I had an appointment at a specialist and I am on a high deductible plan. I
called up and asked how much I would be spending. They refused to tell me. I
tried this again, and another person refused. "We can't know how much it will
cost."

So I went in and asked. Same line. "It matters what happens in the appointment
and if you have any treatments." "Sure, but what about the base cost assuming
nothing else happens?" "We can't say." "Look lady, I'm needing to know if I
can afford this. I don't need exacts. I need ballparks. $100? $500? $1000?
$5000?" "Oh, i can't imagine it will be that much?" "Which?" "I can't say."

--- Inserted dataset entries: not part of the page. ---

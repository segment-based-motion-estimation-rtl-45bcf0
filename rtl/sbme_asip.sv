// sbme_asip: block-based engine for segment-based motion estimation.
//
// Segments of arbitrary shape are matched with block-regular memory traffic: the frame
// is processed in 16x16 macro-blocks, each holding parts ("sub-segments") of at most
// four segments. For every sub-segment of the macro-block and every candidate vector of
// it, the engine computes the SAD over the pixels of that sub-segment only, using a
// per-pixel sub-segment map to mask out the other pixels. The system controller adds
// the sub-segment SADs of a segment over all macro-blocks it covers into the segment's
// match penalty and picks the best vector; that is outside this module.
//
// Data flow per cycle (one 16-pixel line): the MB cache gives a line of the current
// block, the MB wcache the mask of that line for the current sub-segment, the L0 cache
// the reference line displaced by the candidate vector; the SAD unit masks, sums and
// accumulates; kernel_ctrl sequences the loops and pushes one result per vector into
// the result buffer.
//
// Use: fill the three caches (mb_wr_*, wc_wr_*, l0_wr_*) and the candidates
// (cand_wr_*, cand_cnt_*), pulse start with nss = number of sub-segments (1..4), then
// read results from res_* (valid/ready) until done. busy is high from start to done.
// The caches may only be rewritten while busy is low. Each vector takes 22 cycles when
// the result stream is not stalled. Ordinary block-based motion estimation is the case
// nss = 1 with all pixels in sub-segment 0 at weight 1.
//
// Follows the published design: the four application-specific units, their sizes and the data
// flow between them. This design's own choices: a hardwired sequencer in place of the
// VLIW processor that runs the loops in the published design, plain write ports for filling the
// caches, and the result FIFO.
module sbme_asip
  import sbme_pkg::*;
#(
  parameter int N       = MB_N,
  parameter int W       = L0_W,
  parameter int H       = L0_H,
  parameter int MAX_VEC_P = MAX_VEC,
  parameter int RES_DEPTH = 32,
  localparam int RW  = $clog2(N),
  localparam int XW  = $clog2(W),
  localparam int YW  = $clog2(H),
  localparam int CW  = ((W / N) > 1) ? $clog2(W / N) : 1,
  localparam int IW  = $clog2(MAX_VEC_P),
  localparam int NW  = $clog2(MAX_VEC_P + 1),
  localparam int NSW = $clog2(MAX_SS + 1)
) (
  input  logic                        clk,
  input  logic                        rst_n,
  // MB cache fill
  input  logic                        mb_wr_en,
  input  logic [RW-1:0]               mb_wr_row,
  input  logic [N-1:0][PIX_W-1:0]     mb_wr_data,
  // MB wcache fill
  input  logic                        wc_wr_en,
  input  logic [RW-1:0]               wc_wr_row,
  input  logic [N-1:0][SSID_W-1:0]    wc_wr_ssid,
  input  logic [N-1:0]                wc_wr_wgt,
  // L0 cache fill
  input  logic                        l0_wr_en,
  input  logic [YW-1:0]               l0_wr_row,
  input  logic [CW-1:0]               l0_wr_col,
  input  logic [N-1:0][PIX_W-1:0]     l0_wr_data,
  // candidate buffer fill
  input  logic                        cand_wr_en,
  input  logic [SSID_W-1:0]           cand_wr_ss,
  input  logic [IW-1:0]               cand_wr_idx,
  input  mv_t                         cand_wr_mv,
  input  logic                        cand_cnt_en,
  input  logic [NW-1:0]               cand_cnt_val,
  // control
  input  logic                        start,
  input  logic [NSW-1:0]              nss,
  output logic                        busy,
  output logic                        done,
  output logic                        clamped,
  // results
  output logic                        res_valid,
  input  logic                        res_ready,
  output result_t                     res_data
);

  localparam int SAD_BITS  = 8 + $clog2(N * N);
  localparam int WSUM_BITS = $clog2(N * N + 1);

  logic [SSID_W-1:0]          cand_ss, cssid;
  logic [IW-1:0]              cand_idx;
  mv_t                        cand_mv;
  logic [NW-1:0]              cand_cnt;
  logic                       rd_en;
  logic [RW-1:0]              rd_row;
  logic [XW-1:0]              l0_x;
  logic [YW-1:0]              l0_y;
  logic [N-1:0][PIX_W-1:0]    cur_line, ref_line;
  logic [N-1:0]               mask_line;
  logic [N-1:0][0:0]          wgt_line;
  logic                       sad_valid, sad_first, sad_last, sad_done;
  logic [SAD_BITS-1:0]        sad;
  logic [WSUM_BITS-1:0]       wsum;
  logic                       k_res_valid, k_res_ready;
  result_t                    k_res_data;
  logic [$clog2(RES_DEPTH):0] res_level;

  mb_cache #(.N(N), .PIX_W(PIX_W)) u_mb_cache (
    .clk, .wr_en(mb_wr_en), .wr_row(mb_wr_row), .wr_data(mb_wr_data),
    .rd_en, .rd_row, .rd_data(cur_line)
  );

  mb_wcache #(.N(N), .SSID_W(SSID_W), .WGT_W(1)) u_mb_wcache (
    .clk, .wr_en(wc_wr_en), .wr_row(wc_wr_row), .wr_ssid(wc_wr_ssid), .wr_wgt(wc_wr_wgt),
    .rd_en, .rd_row, .cssid, .rd_mask(mask_line), .rd_wgt(wgt_line)
  );

  l0_cache #(.W(W), .H(H), .N(N), .PIX_W(PIX_W)) u_l0_cache (
    .clk, .wr_en(l0_wr_en), .wr_row(l0_wr_row), .wr_col(l0_wr_col), .wr_data(l0_wr_data),
    .rd_en, .rd_x(l0_x), .rd_y(l0_y), .rd_data(ref_line)
  );

  sad_unit #(.N(N), .PIX_W(PIX_W), .ROWS(N)) u_sad (
    .clk, .rst_n, .in_valid(sad_valid), .in_first(sad_first), .in_last(sad_last),
    .cur(cur_line), .refl(ref_line), .mask(mask_line),
    .out_valid(sad_done), .sad, .wsum
  );

  cand_buf #(.MAX_SS(MAX_SS), .MAX_VEC(MAX_VEC_P)) u_cand_buf (
    .clk, .rst_n, .wr_en(cand_wr_en), .wr_ss(cand_wr_ss), .wr_idx(cand_wr_idx),
    .wr_mv(cand_wr_mv), .cnt_en(cand_cnt_en), .cnt_val(cand_cnt_val),
    .rd_ss(cand_ss), .rd_idx(cand_idx), .rd_mv(cand_mv), .rd_cnt(cand_cnt)
  );

  kernel_ctrl #(.N(N), .W(W), .H(H), .MAX_SS(MAX_SS), .MAX_VEC(MAX_VEC_P)) u_ctrl (
    .clk, .rst_n, .start, .nss, .busy, .done, .clamped,
    .cand_ss, .cand_idx, .cand_mv, .cand_cnt,
    .rd_en, .rd_row, .l0_x, .l0_y, .cssid,
    .sad_valid, .sad_first, .sad_last, .sad_done, .sad, .wsum,
    .res_valid(k_res_valid), .res_ready(k_res_ready), .res_data(k_res_data)
  );

  result_buf #(.DEPTH(RES_DEPTH), .DW(RESULT_W)) u_result_buf (
    .clk, .rst_n,
    .in_valid(k_res_valid), .in_ready(k_res_ready), .in_data(k_res_data),
    .out_valid(res_valid), .out_ready(res_ready), .out_data(res_data),
    .level(res_level)
  );

endmodule
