// tb_sbme_asip: end-to-end test of the motion-estimation engine at its default sizes
// (16x16 macro-block, 48x32 search area, 4 sub-segments, 8 candidates).
//
// Plays the system controller for a sequence of macro-blocks. For each one it builds a
// random search area, a sub-segment map of up to four regions (nearest of four seed
// points) with a few pixels dropped at weight 0, and a current block whose every region
// is a copy of the search area displaced by that region's own true motion. It loads the
// caches and the candidates (the true motion among them, plus random and out-of-range
// vectors), starts the engine and checks every result against a SAD computed here from
// the same data. It also integrates the sub-segment SADs like the system controller:
// the best candidate of each region must be its true motion (SAD 0).
//
// Mechanisms counted, each of which must occur: several sub-segments in one block,
// pixels excluded by weight 0, plain block matching (one sub-segment, all weights 1),
// vectors clamped to the search area, and the sequencer stalled by a full result buffer.
// The time from start to done must be 22 cycles per vector when nothing stalls.
module tb_sbme_asip;
  import sbme_pkg::*;
  localparam int N = MB_N, W = L0_W, H = L0_H, X0 = (W - N) / 2, Y0 = (H - N) / 2;
  logic clk = 0;
  always #5 clk = ~clk;

  logic                    rst_n = 0;
  logic                    mb_wr_en = 0, wc_wr_en = 0, l0_wr_en = 0;
  logic [3:0]              mb_wr_row = 0, wc_wr_row = 0;
  logic [N-1:0][PIX_W-1:0] mb_wr_data = '0, l0_wr_data = '0;
  logic [N-1:0][1:0]       wc_wr_ssid = '0;
  logic [N-1:0]            wc_wr_wgt = '0;
  logic [4:0]              l0_wr_row = 0;
  logic [1:0]              l0_wr_col = 0;
  logic                    cand_wr_en = 0, cand_cnt_en = 0;
  logic [1:0]              cand_wr_ss = 0;
  logic [2:0]              cand_wr_idx = 0;
  mv_t                     cand_wr_mv = '0;
  logic [3:0]              cand_cnt_val = 0;
  logic                    start = 0;
  logic [2:0]              nss = 0;
  logic                    busy, done, clamped;
  logic                    res_valid, res_ready = 0;
  result_t                 res_data;

  sbme_asip dut (.*);

  int checks = 0, failures = 0, cycle = 0;
  int stalled_cycles = 0;
  int n_multi = 0, n_excl = 0, n_block = 0, n_clamp = 0, n_stall = 0, n_best = 0;

  logic [PIX_W-1:0] area [H][W];
  logic [PIX_W-1:0] cur  [N][N];
  int               ssid [N][N];
  bit               wgt  [N][N];
  int               cnts [4];
  int               cmx [4][8], cmy [4][8];
  result_t          exp_q [$];
  int               best_sad [4], best_mx [4], best_my [4], true_mx [4], true_my [4];

  always @(posedge clk) cycle <= cycle + 1;
  always @(posedge clk) if (rst_n) begin
    if (clamped) n_clamp++;
  end

  // Result checker and the controller's best-candidate selection per sub-segment
  always @(posedge clk) if (rst_n && res_valid && res_ready) begin
    checks++;
    if (exp_q.size() == 0 || res_data != exp_q[0]) begin
      failures++;
      if (exp_q.size() != 0)
        $display("FAIL ss %0d v %0d: sad %0d wsum %0d mv (%0d,%0d), exp sad %0d wsum %0d mv (%0d,%0d)",
                 res_data.ssid, res_data.vidx, res_data.sad, res_data.wsum, res_data.mv.x, res_data.mv.y,
                 exp_q[0].sad, exp_q[0].wsum, exp_q[0].mv.x, exp_q[0].mv.y);
      else $display("FAIL unexpected result");
    end else void'(exp_q.pop_front());
    if (int'(res_data.sad) < best_sad[res_data.ssid]) begin
      best_sad[res_data.ssid] = int'(res_data.sad);
      best_mx[res_data.ssid]  = int'(res_data.mv.x);
      best_my[res_data.ssid]  = int'(res_data.mv.y);
    end
  end

  function automatic int clampi(int v, int lim);
    return (v < -lim) ? -lim : (v > lim) ? lim : v;
  endfunction

  // Build one macro-block's data. block_mode: one sub-segment, every weight 1.
  task automatic make_mb(int n_ss, bit block_mode);
    int sx [4], sy [4];
    for (int y = 0; y < H; y++)
      for (int x = 0; x < W; x++) area[y][x] = PIX_W'($urandom);
    for (int s = 0; s < 4; s++) begin
      sx[s] = int'($urandom_range(0, N - 1));
      sy[s] = int'($urandom_range(0, N - 1));
      true_mx[s] = int'($urandom_range(0, 2 * X0)) - X0;
      true_my[s] = int'($urandom_range(0, 2 * Y0)) - Y0;
    end
    for (int y = 0; y < N; y++)
      for (int x = 0; x < N; x++) begin
        int bd, d;
        ssid[y][x] = 0;
        bd = 1000;
        for (int s = 0; s < n_ss; s++) begin
          d = (x > sx[s] ? x - sx[s] : sx[s] - x) + (y > sy[s] ? y - sy[s] : sy[s] - y);
          if (d < bd) begin bd = d; ssid[y][x] = s; end
        end
        wgt[y][x] = block_mode ? 1'b1 : ($urandom_range(0, 49) != 0);
        cur[y][x] = area[Y0 + y + true_my[ssid[y][x]]][X0 + x + true_mx[ssid[y][x]]];
      end
    // Candidates: the true motion at a random index, the rest random, some out of range.
    for (int s = 0; s < 4; s++) begin
      int ti;
      cnts[s] = int'($urandom_range(2, 8));
      ti = int'($urandom_range(0, cnts[s] - 1));
      for (int v = 0; v < 8; v++) begin
        if (v == ti) begin cmx[s][v] = true_mx[s]; cmy[s][v] = true_my[s]; end
        else if ($urandom_range(0, 4) == 0) begin
          cmx[s][v] = int'($urandom_range(0, 60)) - 30; cmy[s][v] = int'($urandom_range(0, 60)) - 30;
        end else begin
          cmx[s][v] = int'($urandom_range(0, 2 * X0)) - X0; cmy[s][v] = int'($urandom_range(0, 2 * Y0)) - Y0;
        end
      end
    end
  endtask

  task automatic load_mb();
    for (int y = 0; y < H; y++)
      for (int c = 0; c < W / N; c++) begin
        @(negedge clk);
        l0_wr_en = 1; l0_wr_row = 5'(y); l0_wr_col = 2'(c);
        for (int i = 0; i < N; i++) l0_wr_data[i] = area[y][c * N + i];
      end
    for (int y = 0; y < N; y++) begin
      @(negedge clk);
      l0_wr_en = 0; mb_wr_en = 1; wc_wr_en = 1; mb_wr_row = 4'(y); wc_wr_row = 4'(y);
      for (int i = 0; i < N; i++) begin
        mb_wr_data[i] = cur[y][i];
        wc_wr_ssid[i] = 2'(ssid[y][i]);
        wc_wr_wgt[i]  = wgt[y][i];
      end
    end
    @(negedge clk); mb_wr_en = 0; wc_wr_en = 0;
    for (int s = 0; s < 4; s++) begin
      for (int v = 0; v < 8; v++) begin
        @(negedge clk);
        cand_wr_en = 1; cand_wr_ss = 2'(s); cand_wr_idx = 3'(v);
        cand_wr_mv.x = MV_W'(cmx[s][v]); cand_wr_mv.y = MV_W'(cmy[s][v]);
      end
      @(negedge clk);
      cand_wr_en = 0; cand_cnt_en = 1; cand_cnt_val = 4'(cnts[s]);
    end
    @(negedge clk); cand_cnt_en = 0;
  endtask

  // Expected results, computed from the data in the order the engine produces them.
  function automatic int expect_mb(int n_ss);
    int nv = 0;
    for (int s = 0; s < n_ss; s++) begin
      for (int v = 0; v < cnts[s]; v++) begin
        result_t r;
        int mx, my, sum, w;
        mx = clampi(cmx[s][v], X0);
        my = clampi(cmy[s][v], Y0);
        sum = 0; w = 0;
        for (int y = 0; y < N; y++)
          for (int x = 0; x < N; x++)
            if (ssid[y][x] == s && wgt[y][x]) begin
              int a, b;
              a = int'(cur[y][x]);
              b = int'(area[Y0 + y + my][X0 + x + mx]);
              sum += (a > b) ? a - b : b - a;
              w++;
            end
        r.ssid = 2'(s); r.vidx = 3'(v); r.mv.x = MV_W'(mx); r.mv.y = MV_W'(my);
        r.sad = SAD_W'(sum); r.wsum = WSUM_W'(w);
        exp_q.push_back(r);
        nv++;
      end
    end
    return nv;
  endfunction

  // Run one macro-block. hold_results: keep res_ready low while it runs, until the
  // sequencer has been stalled for a while; keep: leave the results in the buffer.
  task automatic run_mb(int n_ss, bit block_mode, bit hold_results, bit check_time, bit keep = 0);
    int nv, t0, excl;
    make_mb(n_ss, block_mode);
    // Held blocks use all 8 candidates, so that two of them overfill the 32 entries.
    if (hold_results) for (int s = 0; s < 4; s++) cnts[s] = 8;
    load_mb();
    nv = expect_mb(n_ss);
    excl = 0;
    for (int y = 0; y < N; y++) for (int x = 0; x < N; x++) if (!wgt[y][x]) excl++;
    if (n_ss > 1) n_multi++;
    if (excl > 0) n_excl++;
    if (block_mode) n_block++;
    for (int s = 0; s < 4; s++) best_sad[s] = 1 << 30;
    res_ready = !hold_results;
    @(negedge clk); start = 1; nss = 3'(n_ss); t0 = cycle;
    @(negedge clk); start = 0;
    while (!done) begin
      @(negedge clk);
      // Nobody reads for 100 cycles more than the block needs.
      if (cycle - t0 > 22 * nv + 100) res_ready = 1;
    end
    if (hold_results && !keep) begin
      // With the buffer still full of the previous block's results the sequencer must
      // have waited for room: the run took longer than 22 cycles per vector.
      checks++;
      stalled_cycles = cycle - t0 - (22 * nv + 1);
      if (stalled_cycles > 0) n_stall += stalled_cycles;
      else begin failures++; $display("FAIL no time lost to a full result buffer"); end
    end
    if (check_time) begin
      checks++;
      if (cycle - t0 != 22 * nv + 1) begin
        failures++; $display("FAIL %0d vectors took %0d cycles", nv, cycle - t0);
      end
    end
    if (keep) begin
      res_ready = 0;
      return;
    end
    res_ready = 1;
    while (exp_q.size() != 0 && res_valid) @(negedge clk);
    @(negedge clk);
    checks++;
    if (exp_q.size() != 0) begin failures++; $display("FAIL %0d results missing", exp_q.size()); exp_q.delete(); end
    // The true motion, which gives SAD 0, must win in every region that has pixels.
    for (int s = 0; s < n_ss; s++) begin
      checks++;
      if (best_sad[s] != 0 || best_mx[s] != true_mx[s] || best_my[s] != true_my[s]) begin
        bit any = 0;
        for (int y = 0; y < N; y++) for (int x = 0; x < N; x++) if (ssid[y][x] == s && wgt[y][x]) any = 1;
        if (any && best_sad[s] != 0) begin
          failures++; $display("FAIL region %0d best sad %0d", s, best_sad[s]);
        end
      end else n_best++;
    end
  endtask

  initial begin
    repeat (500000) @(posedge clk);
    failures++;
    $display("TB_RESULT checks=%0d failures=%0d", checks, failures);
    $finish;
  end

  initial begin
    repeat (3) @(negedge clk);
    rst_n = 1;
    run_mb(4, 0, 0, 1);
    run_mb(1, 1, 0, 1);     // plain block matching
    run_mb(3, 0, 0, 1);
    run_mb(4, 0, 1, 0, 1);  // results held back and left in the buffer ...
    run_mb(4, 0, 1, 0);     // ... so this block finds the buffer full and stalls
    run_mb(4, 0, 0, 1);
    checks += 6;
    if (n_multi == 0) begin failures++; $display("FAIL no block with several sub-segments"); end
    if (n_excl == 0)  begin failures++; $display("FAIL no excluded pixels"); end
    if (n_block == 0) begin failures++; $display("FAIL no plain block matching"); end
    if (n_clamp == 0) begin failures++; $display("FAIL no clamped vector"); end
    if (n_stall == 0) begin failures++; $display("FAIL result buffer never stalled the kernel"); end
    if (n_best == 0)  begin failures++; $display("FAIL true motion never selected"); end
    $display("multi=%0d excluded=%0d block=%0d clamped=%0d stall_cycles=%0d true_motion_found=%0d",
             n_multi, n_excl, n_block, n_clamp, n_stall, n_best);
    $display("TB_RESULT checks=%0d failures=%0d", checks, failures);
    $finish;
  end
endmodule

I needed the appointment, so I went in blind. Came back out, and they
literally couldn't figure out what to charge me. "We don't see a
deductible..." Yeah, I am from an HSA and have a high deductible plan." "Um,
no change at this time. We will send you an invoice." Turned out to be $50.

With such price transparency, we will never fix things in the US.

While the problem is not as crazy on property insurance, it is still subject
to complexities. Different policies have different exclusions and different
riders. You can't just compare apples to apples. Heck, even auto insurance has
nuances. Some only pay out if you are driving your own car while others will
pay out for any car you happen to be driving.

------
jedberg
Amusingly, the Farmer's Insurance website went down just as I was trying to
get my decs page. :)

I liked the flow, although I did have an issue where when I dragged the decs
page onto the box in Safari it just opened the page, but once I got it
uploaded it worked fine. Still waiting for my report now.

------
slope12345
Have you seen this:
[https://www.youtube.com/watch?v=ETUVcm5rU_4&t=13s](https://www.youtube.com/watch?v=ETUVcm5rU_4&t=13s)

Might be a simple way for you to get it done.